Deputy Minister of Justice
- In office 1977–1988

Member of Parliament for Senkadagala
- In office 1960–1965
- Preceded by: Noel Wimalasena
- Succeeded by: Noel Wimalasena
- In office 1977–1988
- Preceded by: Noel Wimalasena

Personal details
- Born: 3 November 1926 Ranwala, Ceylon
- Died: 11 August 2011 (aged 84) Kandy, Sri Lanka
- Party: United National Party
- Spouse: Chandra Ranaraja
- Alma mater: Ceylon Law College
- Profession: Lawyer
- Ethnicity: Sinhalese

= Shelton Ranaraja =

Sri Lankan lawyer, politician and deputy minister

Shelton Ranaraja (ෂෙල්ටන් රණරාජා; 3 November 1926 - 11 August 2011) was a Sri Lankan lawyer, politician and deputy minister.

==Early life and family==
Ranaraja was born on 3 November 1926 in Ranwala near Kegalle in central Ceylon.
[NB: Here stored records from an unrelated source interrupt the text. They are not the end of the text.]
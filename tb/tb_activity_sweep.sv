// tb_activity_sweep -- gated flip-flop against D switching activity.
//
// This is the flip-flop's characterisation sweep at 50 MHz. Switching
// activity is the average number of D transitions per clock cycle. For each
// activity in {0, 0.05, 0.10, 0.16, 0.20, 0.30, 0.40}, 4000 cycles are run.
// In each cycle D toggles once with that probability, at a random moment in
// either clock phase, and never within 1 ns of the falling edge.
//
// The RTL has no notion of power. What it shows is how often the flip-flop's
// internal clock nodes switch. A conventional flip-flop switches its latch
// clocks every cycle. The gated one switches its master clock once per D
// transition seen by the open master, and its slave clock once per change of
// Q. The test checks Q against a sampled-D reference every cycle. For each
// activity it checks that there were exactly as many master clock pulses as
// the reference predicts, and as many slave pulses as changes of Q. At
// activity 0 it checks that neither clock node switched at all. It prints
// the pulses per cycle for each activity.
module tb_activity_sweep;
  timeunit 1ns;
  timeprecision 1ns;

  localparam int TCK    = 20;
  localparam int CYCLES = 4000;
  localparam int N_ACT  = 7;
  localparam int ACT_PERMILLE[N_ACT] = '{0, 50, 100, 160, 200, 300, 400};

  logic ck = 1'b1;
  logic d  = 1'b0;
  logic q, ckm, cks, qm_m;
  int   checks = 0, failures = 0;
  int   n_ckm = 0, n_cks = 0;

  gated_ff dut (.ck(ck), .d(d), .q(q), .ckm(ckm), .cks(cks));

  always @(posedge ckm) n_ckm++;
  always @(negedge cks) n_cks++;

  task automatic check(input logic ok, input string what);
    checks++;
    if (!ok) begin
      failures++;
      if (failures < 20) $display("FAIL %s at %0t", what, $time);
    end
  endtask

  initial begin : watchdog
    #(TCK * (N_ACT * CYCLES + 100));
    failures++;
    $display("FAIL watchdog expired");
    $display("TB_RESULT checks=%0d failures=%0d", checks, failures);
    $finish;
  end

  initial begin
    // Settle from power-up with D = 0.
    #(TCK / 2);
    ck = 1'b0;
    #(TCK / 2);
    qm_m = d;
    for (int a = 0; a < N_ACT; a++) begin
      int ckm_exp, cks_exp, n_tr, ckm0, cks0;
      ckm_exp = 0;
      cks_exp = 0;
      n_tr    = 0;
      ckm0    = n_ckm;
      cks0    = n_cks;
      for (int c = 0; c < CYCLES; c++) begin
        bit    toggle;
        int    at;                 // 1..9 high phase, 11..19 low phase
        logic  q_exp;
        toggle = $urandom_range(0, 999) < ACT_PERMILLE[a];
        at     = $urandom_range(0, 1) ? $urandom_range(1, 9) : $urandom_range(11, 19);
        ck = 1'b1;
        if (d != qm_m) begin
          ckm_exp++;
          qm_m = d;
        end
        if (toggle && at < TCK / 2) begin
          #(at);
          d = ~d;
          n_tr++;
          ckm_exp++;
          qm_m = d;
          #(TCK / 2 - at);
        end else begin
          #(TCK / 2);
        end
        q_exp = d;
        if (q_exp != q) cks_exp++;
        ck = 1'b0;
        #1;
        check(q == q_exp, "q after falling edge");
        if (toggle && at > TCK / 2) begin
          #(at - TCK / 2 - 1);
          d = ~d;
          n_tr++;
          #(TCK - at);
        end else begin
          #(TCK / 2 - 1);
        end
      end
      check(n_ckm - ckm0 == ckm_exp, $sformatf("master pulses %0d expected %0d", n_ckm - ckm0, ckm_exp));
      check(n_cks - cks0 == cks_exp, $sformatf("slave pulses %0d expected %0d", n_cks - cks0, cks_exp));
      if (ACT_PERMILLE[a] == 0) check(n_ckm == ckm0 && n_cks == cks0, "no clock activity at idle D");
      $display("activity %4.2f (measured %6.4f): master clock %6.4f, slave clock %6.4f pulses/cycle; conventional 1.0000",
               ACT_PERMILLE[a] / 1000.0, real'(n_tr) / CYCLES,
               real'(n_ckm - ckm0) / CYCLES, real'(n_cks - cks0) / CYCLES);
    end
    $display("TB_RESULT checks=%0d failures=%0d", checks, failures);
    $finish;
  end
endmodule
He was the son of landowner and politician P. B. Ranaraja. His father contested the 1931 State Council elections for the Galagedara, losing by 1,055 votes to P. B. Nugawela and unsuccessfully contested the seat at the 1936 State Council elections. His father also ran in the 1952 parliamentary elections as the UNP candidate for Dambulla, losing to H. B. Tenne. His father however subsequently served two terms as a UNP nominated Senator in the Senate of Ceylon.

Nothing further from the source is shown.